I will have to join the nays in this one; for all that might be said by some we are still an information forum and a healthy search ability is part of that.

I can certainly understand for limited power servers but I do not think it is a problem we face quite so much around here (although the avatar is probably a concession on that front) and likewise I can see the need for those forums that might be considered more closed (I would say tight knit but that would a poor choice of words).


----------



## Rydian (Jun 13, 2011)

Hiding from other members is a no-go, if you don't want anybody seeing it, don't type it.

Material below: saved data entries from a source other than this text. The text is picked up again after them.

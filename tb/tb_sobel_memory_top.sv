// tb_sobel_memory_top: end-to-end test of sobel_memory_top at its default size.
//
// The top is instantiated with no parameter overrides (a 128x128 frame memory). Three
// frames run through it: a full 128x128 shaded image with a rectangle and a disc, a full
// 128x128 noise image, and a 32x32 digit-like image using only part of the memory. Each
// window and each edge result is checked against the stored image and the reference
// Sobel model, frame cycle counts against (h-2)*w, and every mechanism (loads, shifts,
// clock gating, threshold decisions, ignored start) must have occurred.
module tb_sobel_memory_top;
  sobel_frame_harness h ();

  // Threshold for the noise frame chosen so that some results equal it.
  initial begin
    h.reset_dut();
    h.load_frame(1, 7, 128, 128);
    h.run_frame(128, 128, 100);
    h.load_frame(0, 3, 128, 128);
    h.run_frame(128, 128, 255);
    h.load_frame(2, 4, 32, 32);
    h.run_frame(32, 32, 128);
    h.report(1'b1);
  end

  initial begin
    repeat (400000) @(posedge h.clk);
    h.failures++;
    $display("watchdog expired");
    $display("TB_RESULT checks=%0d failures=%0d", h.checks, h.failures);
    $finish;
  end
endmodule
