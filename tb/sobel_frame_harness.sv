// sobel_frame_harness: clock, reset, sobel_memory_top and checking for whole frames.
//
// The enclosing testbench calls the tasks below by hierarchical name:
//   load_frame(kind, seed, w, h)  generate a w x h test image (sobel_ref_pkg::test_pixel),
//                                 keep a copy and write it through the pixel write port
//   run_frame(w, h, thr)          pulse start, wait for the frame to finish, then check
//                                 the number of windows and edge results and the cycle
//                                 count (h-2)*w from start to the last window
//   report(all)                   list how often each mechanism of the design happened
//                                 (with all = 1, count a failure for each that never did),
//                                 print the TB_RESULT line and finish
//   frame_errors()                failed checks so far, to report errors per image
// Monitors compare every window P0..P8 with the stored image at its coordinates, every
// edge result (magnitude and P5') with the reference model, and the raster order of both
// streams. They also count how often each mechanism happened: pixel writes, three-row
// reads, line-buffer loads, shifts, row advances, edges and non-edges, results exactly
// at the threshold, cycles on which each clock gate held its clock off, starts ignored
// while busy and frames smaller than the memory.
module sobel_frame_harness
  import sobel_pkg::*;
  import sobel_ref_pkg::*;
#(
  parameter int unsigned IMG_W = 128,
  parameter int unsigned IMG_H = 128,
  parameter bit          OVERRIDE = 1'b0   // 0: instantiate the top with its defaults
) ();
  localparam int unsigned RW  = (IMG_H > 1) ? $clog2(IMG_H) : 1;
  localparam int unsigned CW  = (IMG_W > 1) ? $clog2(IMG_W) : 1;
  localparam int unsigned RW1 = $clog2(IMG_H + 1);
  localparam int unsigned CW1 = $clog2(IMG_W + 1);

  logic clk = 1'b0, rst_n = 1'b1;
  always #5 clk = ~clk;

  logic             wr_en = 1'b0;
  logic [RW-1:0]    wr_row = '0;
  logic [CW-1:0]    wr_col = '0;
  pixel_t           wr_data = '0;
  logic             start = 1'b0;
  logic [CW1-1:0]   cfg_w = CW1'(IMG_W);
  logic [RW1-1:0]   cfg_h = RW1'(IMG_H);
  logic [THR_W-1:0] threshold = '0;
  logic             busy, done, win_valid, edge_valid;
  window_t          win;
  logic [RW-1:0]    win_row, edge_row;
  logic [CW-1:0]    win_col, edge_col;
  pixel_t           edge_pix;
  logic [MAG_W-1:0] edge_mag;

  if (OVERRIDE) begin : g_dut
    sobel_memory_top #(.IMG_W(IMG_W), .IMG_H(IMG_H)) dut (.*);
  end else begin : g_dut
    sobel_memory_top dut (.*);
  end

  int checks = 0, failures = 0;
  int img [IMG_H][IMG_W];
  int cur_w = IMG_W, cur_h = IMG_H, cur_thr = 0;

  // mechanism counters
  int n_writes = 0, n_reads = 0, n_loads = 0, n_shifts = 0, n_row_adv = 0;
  int n_win = 0, n_edge = 0, n_edge_on = 0, n_edge_off = 0, n_at_thr = 0;
  int n_gated_mem = 0, n_gated_win = 0, n_gated_sobel = 0;
  int n_ignored_start = 0, n_small_frame = 0, n_frames = 0;
  int exp_win_r = 0, exp_win_c = 0, exp_edge_r = 0, exp_edge_c = 0;
  int cyc = 0, t_start = 0, t_last = 0;

  task automatic check(input bit ok, input string what);
    checks++;
    if (!ok) begin
      failures++;
      if (failures <= 20) $display("FAIL %s", what);
    end
  endtask

  always @(posedge clk) begin
    cyc <= cyc + 1;
    if (g_dut.dut.u_ctrl.rd_en)   n_reads++;
    if (g_dut.dut.u_ctrl.lb_load) n_loads++;
    if (g_dut.dut.u_ctrl.lb_shift) n_shifts++;
    if (wr_en) n_writes++;
    if (g_dut.dut.u_ctrl.lb_shift && g_dut.dut.u_ctrl.col == g_dut.dut.u_ctrl.last_col &&
        !done) n_row_adv++;
    if (done) t_last = cyc;
  end

  // A gate holds its clock off when clk rises and the gated clock stays low.
  always @(posedge clk) begin
    #1;
    if (!g_dut.dut.mem_gclk)   n_gated_mem++;
    if (!g_dut.dut.win_gclk)   n_gated_win++;
    if (!g_dut.dut.sobel_gclk) n_gated_sobel++;
  end

  // Window stream: P0..P8 must equal the image around (win_row, win_col), in raster order.
  always @(posedge clk) begin
    if (rst_n && win_valid) begin
      bit ok;
      ok = (int'(win_row) == exp_win_r) && (int'(win_col) == exp_win_c);
      for (int k = 0; k < 9; k++)
        ok &= int'(win[k]) == img[exp_win_r + k/3][exp_win_c + k%3];
      check(ok, $sformatf("window at (%0d,%0d), got (%0d,%0d)", exp_win_r, exp_win_c,
                          win_row, win_col));
      n_win++;
      if (exp_win_c == cur_w - 3) begin exp_win_c = 0; exp_win_r++; end
      else exp_win_c++;
    end
  end

  // Edge stream: magnitude and P5' against the reference model.
  always @(posedge clk) begin
    if (rst_n && edge_valid) begin
      int p[9];
      int m, e;
      for (int k = 0; k < 9; k++) p[k] = img[exp_edge_r + k/3][exp_edge_c + k%3];
      m = ref_mag(p);
      e = ref_edge(p, cur_thr);
      check(int'(edge_row) == exp_edge_r + 1 && int'(edge_col) == exp_edge_c + 1 &&
            int'(edge_mag) == m && int'(edge_pix) == e,
            $sformatf("edge at (%0d,%0d): mag %0d/%0d pix %0d/%0d", exp_edge_r + 1,
                      exp_edge_c + 1, edge_mag, m, edge_pix, e));
      n_edge++;
      if (e == 255) n_edge_on++; else n_edge_off++;
      if (m == cur_thr) n_at_thr++;
      if (exp_edge_c == cur_w - 3) begin exp_edge_c = 0; exp_edge_r++; end
      else exp_edge_c++;
    end
  end

  function automatic int frame_errors();
    return failures;
  endfunction

  task automatic reset_dut();
    #1 rst_n = 1'b0;   // falling edge for the asynchronous reset
    repeat (3) @(posedge clk);
    @(negedge clk) rst_n = 1'b1;
    @(negedge clk);
  endtask

  task automatic load_frame(input int kind, input int seed, input int w, input int h);
    for (int r = 0; r < h; r++)
      for (int c = 0; c < w; c++) begin
        img[r][c] = test_pixel(kind, seed, r, c, w, h);
        @(negedge clk);
        wr_en = 1'b1; wr_row = RW'(r); wr_col = CW'(c); wr_data = pixel_t'(img[r][c]);
      end
    @(negedge clk) wr_en = 1'b0;
    repeat (2) @(negedge clk);
  endtask

  task automatic run_frame(input int w, input int h, input int thr);
    int win0, edge0;
    cur_w = w; cur_h = h; cur_thr = thr;
    exp_win_r = 0; exp_win_c = 0; exp_edge_r = 0; exp_edge_c = 0;
    win0 = n_win; edge0 = n_edge;
    if (w < int'(IMG_W) || h < int'(IMG_H)) n_small_frame++;
    @(negedge clk);
    cfg_w = CW1'(w); cfg_h = RW1'(h); threshold = THR_W'(thr); start = 1'b1;
    t_start = cyc;
    @(negedge clk) start = 1'b0;
    check(busy, "busy after start");
    // a second start in mid-frame must be ignored
    repeat (w + 3) @(negedge clk);
    if (busy) begin
      start = 1'b1; cfg_w = CW1'(3); cfg_h = RW1'(3);
      @(negedge clk) start = 1'b0;
      n_ignored_start++;
    end
    wait (!busy);
    repeat (6) @(negedge clk);
    check(n_win - win0 == (w-2)*(h-2), $sformatf("windows %0d, expected %0d", n_win - win0, (w-2)*(h-2)));
    check(n_edge - edge0 == (w-2)*(h-2), $sformatf("edges %0d, expected %0d", n_edge - edge0, (w-2)*(h-2)));
    // start sampled at t_start; the last shift (done) is the (h-2)*w-th cycle after it
    check(t_last - t_start == (h-2)*w, $sformatf("frame took %0d cycles, expected %0d",
                                                 t_last - t_start, (h-2)*w));
    n_frames++;
    $display("frame %0dx%0d thr %0d: %0d windows, %0d cycles", w, h, thr, n_win - win0,
             t_last - t_start);
  endtask

  bit require_all = 1'b1;

  task automatic mechanism(input int count, input string what);
    $display("  %-34s %0d", what, count);
    if (require_all) check(count > 0, {"mechanism never happened: ", what});
  endtask

  task automatic report(input bit all_mechanisms);
    require_all = all_mechanisms;
    $display("mechanisms:");
    mechanism(n_writes,        "pixel writes");
    mechanism(n_reads,         "three-row reads");
    mechanism(n_loads,         "line buffer loads");
    mechanism(n_shifts,        "line buffer shifts");
    mechanism(n_row_adv,       "row advances");
    mechanism(n_edge_on,       "edge pixels (255)");
    mechanism(n_edge_off,      "non-edge pixels (0)");
    mechanism(n_at_thr,        "magnitude equal to threshold");
    mechanism(n_gated_mem,     "memory clock held off");
    mechanism(n_gated_win,     "window clock held off");
    mechanism(n_gated_sobel,   "Sobel clock held off");
    mechanism(n_ignored_start, "start ignored while busy");
    mechanism(n_frames,        "frames completed");
    // Clock activity of the gated domains, relative to the free-running clock.
    $display("clock pulses delivered, of %0d cycles: memory %0d%%, window %0d%%, Sobel %0d%%",
             cyc, 100 - (100 * n_gated_mem) / cyc, 100 - (100 * n_gated_win) / cyc,
             100 - (100 * n_gated_sobel) / cyc);
    $display("TB_RESULT checks=%0d failures=%0d", checks, failures);
    $finish;
  endtask
endmodule
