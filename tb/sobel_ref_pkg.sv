// sobel_ref_pkg: reference model and test images for the Sobel testbenches.
//
// ref_gx/ref_gy compute the Sobel gradients of a 3x3 window given row-major as nine
// integers (index 4 is the centre), written directly from the kernels
//     Gx = [-1 0 1; -2 0 2; -1 0 1]    Gy = [-1 -2 -1; 0 0 0; 1 2 1]
// independently of the RTL. test_pixel generates the test images procedurally so no
// image files are needed: kind 0 is uniform noise, kind 1 smooth shading with a bright
// rectangle and a dark disc, kind 2 a digit-like stroke pattern (seed selects the
// digit 0..9) on a noisy background.
package sobel_ref_pkg;
  function automatic int ref_gx(input int p[9]);
    return -p[0] + p[2] - 2*p[3] + 2*p[5] - p[6] + p[8];
  endfunction

  function automatic int ref_gy(input int p[9]);
    return -p[0] - 2*p[1] - p[2] + p[6] + 2*p[7] + p[8];
  endfunction

  function automatic int iabs(input int v);
    return v < 0 ? -v : v;
  endfunction

  function automatic int ref_mag(input int p[9]);
    return iabs(ref_gx(p)) + iabs(ref_gy(p));
  endfunction

  function automatic int ref_edge(input int p[9], input int thr);
    return ref_mag(p) > thr ? 255 : 0;
  endfunction

  // Small deterministic hash, so the images do not depend on the simulator's RNG.
  function automatic int unsigned hash3(input int unsigned a, b, c);
    int unsigned h;
    h = a * 32'h9E3779B1 ^ b * 32'h85EBCA77 ^ c * 32'hC2B2AE3D;
    h ^= h >> 15; h *= 32'h2C1B3C6D; h ^= h >> 12; h *= 32'h297A2D39; h ^= h >> 15;
    return h;
  endfunction

  function automatic int test_pixel(input int kind, input int seed, input int r, input int c,
                                    input int w, input int h);
    int v, dr, dc, cr, cc, rad;
    case (kind)
      0: return int'(hash3(seed, r, c) & 32'hFF);
      1: begin
        v = (r * 160) / h + (c * 60) / w;                 // shading
        if (r > h/5 && r < h/2 && c > w/6 && c < w/2) v = 240;   // bright rectangle
        cr = (2*h)/3; cc = (2*w)/3; rad = (w < h ? w : h) / 6 + 1;
        dr = r - cr; dc = c - cc;
        if (dr*dr + dc*dc < rad*rad) v = 20;              // dark disc
        v += int'(hash3(seed, r, c) % 7) - 3;
        return v < 0 ? 0 : (v > 255 ? 255 : v);
      end
      default: begin
        // digit-like strokes on a 5x7 grid scaled to the image
        int gr, gc, bits;
        int font[10] = '{32'h0EE8C63A, 32'h04C4210E, 32'h0E88899F, 32'h1F11062E,
                         32'h0232A7C2, 32'h1F87843E, 32'h0743D16E, 32'h1F111084,
                         32'h0E8B9A2E, 32'h0E8BC22C};
        gr = (r * 7) / h; gc = (c * 5) / w;
        bits = font[seed % 10];
        v = 30 + int'(hash3(seed, r, c) % 16);
        if (((bits >> (gr*5 + gc)) & 1) != 0) v = 200 + int'(hash3(seed, c, r) % 40);
        return v;
      end
    endcase
  endfunction
endpackage
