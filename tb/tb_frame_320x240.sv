// tb_frame_320x240: one 320x240 frame through a memory sized for it.
//
// The top is built with IMG_W = 320 and IMG_H = 240 (the memory is sized by the image
// resolution). A shaded image with a rectangle and a disc is loaded and processed; every
// window and edge pixel is compared with the reference Sobel model and the frame must
// take (240-2)*320 cycles.
module tb_frame_320x240;
  sobel_frame_harness #(.IMG_W(320), .IMG_H(240), .OVERRIDE(1'b1)) h ();

  initial begin
    h.reset_dut();
    h.load_frame(1, 11, 320, 240);
    h.run_frame(320, 240, 80);
    h.report(1'b0);
  end

  initial begin
    repeat (230400) @(posedge h.clk);
    h.failures++;
    $display("watchdog expired");
    $display("TB_RESULT checks=%0d failures=%0d", h.checks, h.failures);
    $finish;
  end
endmodule
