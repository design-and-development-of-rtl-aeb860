// tb_frame_512x512: one 512x512 frame through a memory sized for it.
//
// The top is built with IMG_W = 512 and IMG_H = 512 (the memory is sized by the image
// resolution). A shaded image with a rectangle and a disc is loaded and processed; every
// window and edge pixel is compared with the reference Sobel model and the frame must
// take (512-2)*512 cycles.
module tb_frame_512x512;
  sobel_frame_harness #(.IMG_W(512), .IMG_H(512), .OVERRIDE(1'b1)) h ();

  initial begin
    h.reset_dut();
    h.load_frame(1, 11, 512, 512);
    h.run_frame(512, 512, 80);
    h.report(1'b0);
  end

  initial begin
    repeat (786432) @(posedge h.clk);
    h.failures++;
    $display("watchdog expired");
    $display("TB_RESULT checks=%0d failures=%0d", h.checks, h.failures);
    $finish;
  end
endmodule
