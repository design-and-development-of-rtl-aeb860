// tb_workloads: the small image sizes at the design's default memory size (128x128).
//
// Runs, in one 128x128 build with no parameter overrides, frames of 10 rows x 40
// columns, 40 x 10, 10 x 20 and 20 x 10, then ten 32x32 digit-like images (digits 0..9,
// 1024 pixels each). Every window and edge pixel is compared with the reference Sobel
// model, and the number of wrong edge pixels is printed per image (expected 0).
module tb_workloads;
  sobel_frame_harness h ();

  initial begin
    h.reset_dut();
    h.load_frame(1, 1, 40, 10);  h.run_frame(40, 10, 90);
    h.load_frame(1, 2, 10, 40);  h.run_frame(10, 40, 90);
    h.load_frame(0, 3, 20, 10);  h.run_frame(20, 10, 200);
    h.load_frame(1, 4, 10, 20);  h.run_frame(10, 20, 60);
    for (int d = 0; d < 10; d++) begin
      automatic int err0 = h.frame_errors();
      h.load_frame(2, d, 32, 32);
      h.run_frame(32, 32, 150);
      $display("digit image %0d (32x32, 1024 pixels): %0d wrong results", d,
               h.frame_errors() - err0);
    end
    h.report(1'b0);
  end

  initial begin
    repeat (200000) @(posedge h.clk);
    h.failures++;
    $display("watchdog expired");
    $display("TB_RESULT checks=%0d failures=%0d", h.checks, h.failures);
    $finish;
  end
endmodule
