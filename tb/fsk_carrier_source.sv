// Behavioural model of the external tri-state FSK transmitter, for testbenches.
//
// It drives the differential voltage across the receiver tank. Each call of
// send_cycle() emits exactly one carrier cycle of the given period as a sine of
// amplitude AMP_V in STEPS steps, starting with the negative half-cycle, so
// the back-to-back cycles form a phase-continuous FSK carrier. The caller
// picks the period per symbol: 1/f1 for a 1, 1/f0 for a 0, 1/fN for a
// neutral cycle, or anything else to provoke an error. idle() holds a small
// positive level, as before the first cycle.
module fsk_carrier_source #(
  parameter int  STEPS = 64,
  parameter real AMP_V = 1.0
) (
  output real v_p,
  output real v_n
);
  timeunit 1ns; timeprecision 1ps;

  localparam real PI = 3.14159265358979;

  initial begin
    v_p = 0.0;
    v_n = 0.0;
  end

  task automatic idle(input real duration_ns);
    v_p = AMP_V / 4.0;
    v_n = -AMP_V / 4.0;
    #(duration_ns);
  endtask

  task automatic send_cycle(input real period_ns);
    real v;
    for (int s = 0; s < STEPS; s++) begin
      v   = -AMP_V * $sin(2.0 * PI * real'(s) / real'(STEPS));
      v_p = v / 2.0;
      v_n = -v / 2.0;
      #(period_ns / real'(STEPS));
    end
  endtask
endmodule
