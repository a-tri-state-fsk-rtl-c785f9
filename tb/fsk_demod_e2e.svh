// End-to-end stimulus and checks shared by the demodulator testbenches.
//
// The including module declares the localparams F0_HZ, FN_HZ, F1_HZ (the three
// symbol frequencies), FSHORT_HZ and FLONG_HZ (out-of-band frequencies above
// and below the accepted band), NFRAMES and FRAME_BITS, instantiates the
// demodulator as "dut" with the signals below and the source as "src", and
// holds the watchdog.
//
// The stream is NFRAMES frames of FRAME_BITS random bits. Between bits the
// bench inserts random runs of neutral cycles (freezes) and, now and then, a
// too-short or too-long cycle (errors). For each cycle it predicts from the
// frequency alone what the demodulator must do and checks, three quarters
// into the cycle (after the sampling edge): data_out, error_n and the symbol;
// and at the same point the shift register contents and bit count, which must
// hold exactly the valid bits of all earlier cycles. Falling edges of the
// recovered clock are counted per cycle: one after each valid bit, none after
// a neutral or bad cycle. After each frame the frame register must equal the
// bits sent. Each mechanism (0, 1, freeze, short error, long error, recovery
// after an error) is counted and must have happened.

  int checks = 0, failures = 0;
  int n_one = 0, n_zero = 0, n_neutral = 0, n_short = 0, n_long = 0, n_recover = 0;
  int clk_falls = 0;

  logic [FRAME_BITS-1:0] exp_frame = '0;
  int unsigned           exp_count = 0;
  logic                  exp_data  = 1'b0;
  logic                  pend_valid = 1'b0;   // a bit waits for the next falling edge
  logic                  pend_bit   = 1'b0;
  logic                  prev_err   = 1'b0;

  always @(negedge clock_out) clk_falls++;

  task automatic check(input bit ok, input string what);
    checks++;
    if (!ok) begin
      failures++;
      if (failures < 20) $display("FAIL %0t: %s", $time, what);
    end
  endtask

  // One carrier cycle of the given frequency, then the checks.
  // kind: 0 = bit 0, 1 = bit 1, 2 = neutral, 3 = error
  task automatic cycle(input real f_hz, input int kind);
    real period = 1.0e9 / f_hz;
    int  falls0;
    falls0 = clk_falls;
    // The previous cycle's bit is shifted in at this cycle's falling edge.
    if (pend_valid) begin
      exp_frame = {exp_frame[FRAME_BITS-2:0], pend_bit};
      exp_count++;
    end
    fork
      src.send_cycle(period);
      begin
        #(period * 0.75);
        check(clk_falls - falls0 == (pend_valid ? 1 : 0),
              $sformatf("recovered clock edges in cycle (%0d)", clk_falls - falls0));
        case (kind)
          0: begin exp_data = 1'b0; check(symbol == SYM_ZERO, "symbol 0"); end
          1: begin exp_data = 1'b1; check(symbol == SYM_ONE, "symbol 1"); end
          2: check(symbol == SYM_NEUTRAL, "symbol neutral");
          default: check(symbol == SYM_ERROR, "symbol error");
        endcase
        check(data_out == exp_data, "data_out");
        check(error_n == (kind != 3), "error_n");
        check(clock_out == 1'b1, "clock_out high in the high half");
        check(frame == exp_frame, "shift register contents");
        check(bit_count == exp_count, "bits taken");
      end
    join
    pend_valid = (kind < 2);
    pend_bit   = (kind == 1);
    if (prev_err && kind < 2) n_recover++;
    prev_err = (kind == 3);
  endtask

  initial begin
    logic [FRAME_BITS-1:0] word;
    int r;
    src.idle(1000.0);
    rst_n = 1'b0;
    src.idle(1000.0);
    rst_n = 1'b1;
    // Neutral lead-in: nothing may be clocked.
    repeat (4) begin cycle(FN_HZ, 2); n_neutral++; end
    for (int f = 0; f < NFRAMES; f++) begin
      for (int i = 0; i < FRAME_BITS; i++) word[i] = 1'($urandom);
      for (int i = FRAME_BITS - 1; i >= 0; i--) begin
        r = $urandom_range(0, 99);
        if (r < 25) begin
          repeat ($urandom_range(1, 6)) begin cycle(FN_HZ, 2); n_neutral++; end
        end else if (r < 29) begin
          cycle(FSHORT_HZ, 3); n_short++;
        end else if (r < 33) begin
          cycle(FLONG_HZ, 3); n_long++;
        end
        if (word[i]) begin cycle(F1_HZ, 1); n_one++; end
        else         begin cycle(F0_HZ, 0); n_zero++; end
      end
      // A neutral cycle lets the last bit in and freezes the frame.
      cycle(FN_HZ, 2); n_neutral++;
      check(frame == word, $sformatf("frame %0d received intact", f));
    end
    check(n_one > 0,     "bit 1 happened");
    check(n_zero > 0,    "bit 0 happened");
    check(n_neutral > 0, "neutral freeze happened");
    check(n_short > 0,   "too-short error happened");
    check(n_long > 0,    "too-long error happened");
    check(n_recover > 0, "recovery after an error happened");
    $display("cycles: one=%0d zero=%0d neutral=%0d short=%0d long=%0d recover=%0d bits=%0d",
             n_one, n_zero, n_neutral, n_short, n_long, n_recover, bit_count);
    $display("TB_RESULT checks=%0d failures=%0d", checks, failures);
    $finish;
  end
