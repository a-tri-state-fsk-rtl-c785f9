// End-to-end testbench of the demodulator at 2.5 Mb/s.
//
// Same stimulus and checks as the default-rate test (fsk_demod_e2e.svh), with
// the carrier set scaled to the highest data rate the design targets:
// f0 = 3.0 MHz, f1 = 2.1429 MHz (mean bit period 400 ns, i.e. 2.5 Mb/s for
// equally likely bits) and fN = (f0 + f1) / 2 = 2.5714 MHz. The timer is set
// for it: 100 uA into 10 pF (10 V/us), V2 and V3 at the centres of their
// windows, V1 and V4 outside the f0 and f1 half-periods by the same margins.
// Out-of-band cycles are 3.6 MHz and 1.8 MHz. Every data cycle must give
// exactly one recovered clock edge, so one bit per carrier cycle is checked.
module tb_fsk_demod_2m5;
  import fsk_pkg::*;
  timeunit 1ns; timeprecision 1ps;

  localparam real F0_HZ     = 3.0e6;
  localparam real FN_HZ     = 2.5714e6;
  localparam real F1_HZ     = 2.1429e6;
  localparam real FSHORT_HZ = 3.6e6;
  localparam real FLONG_HZ  = 1.8e6;
  localparam int  NFRAMES   = 40;
  localparam int  FRAME_BITS = 20;

  real          tank_p, tank_n;
  logic         rst_n = 1'b1;
  logic         ck_in, data_out, clock_out, error_n;
  therm_t       code;
  symbol_e      symbol;
  logic [19:0]  frame;
  logic [31:0]  bit_count;

  fsk_carrier_source src (.v_p(tank_p), .v_n(tank_n));

  tri_state_fsk_demod #(
    .IC_UA(100.0), .C_PF(10.0),
    .V1(1.5278), .V2(1.8056), .V3(2.1389), .V4(2.5278),
    .T_DISCHARGE_NS(5.0)
  ) dut (
    .tank_p, .tank_n, .rst_n, .ck_in, .code, .data_out, .clock_out,
    .error_n, .symbol, .frame, .bit_count
  );

  `include "fsk_demod_e2e.svh"

  // Watchdog: far more than the longest possible stream of the slowest cycles.
  initial begin : watchdog
    #(1.0e9 / FLONG_HZ * real'(NFRAMES * FRAME_BITS * 8 + 200));
    failures++;
    $display("FAIL watchdog expired");
    $display("TB_RESULT checks=%0d failures=%0d", checks, failures);
    $finish;
  end
endmodule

Hiding it from guests, I can see that people would like that, though it wouldn't be much protection.


----------



## Wizerzak (Jun 13, 2011)

Rydian said:
			
		

> Hiding from other members is a no-go, if you don't want anybody seeing it, don't type it.
> 
> Hiding it from guests, I can see that people would like that, though it wouldn't be much protection.



Yes, I agree with the members bit. But why why would it offer no protection against guests? Especially if you implement the 10 post rule I mentioned earlier.

And also, I don't think it would affect our open community. The only thing it is stopping is random people (or people whom you know irl) from snooping on our posts easily. All normal posts would be visible, but it just prevents people from looking at a specific person's posts.


----------



## Rydian (Jun 13, 2011)

If your information is actually important to somebody then the effort it takes to view it is negligible.


----------



## Wizerzak (Jun 13, 2011)

Rydian said:
			
		

> If your information is actually important to somebody then the effort it takes to view it is negligible.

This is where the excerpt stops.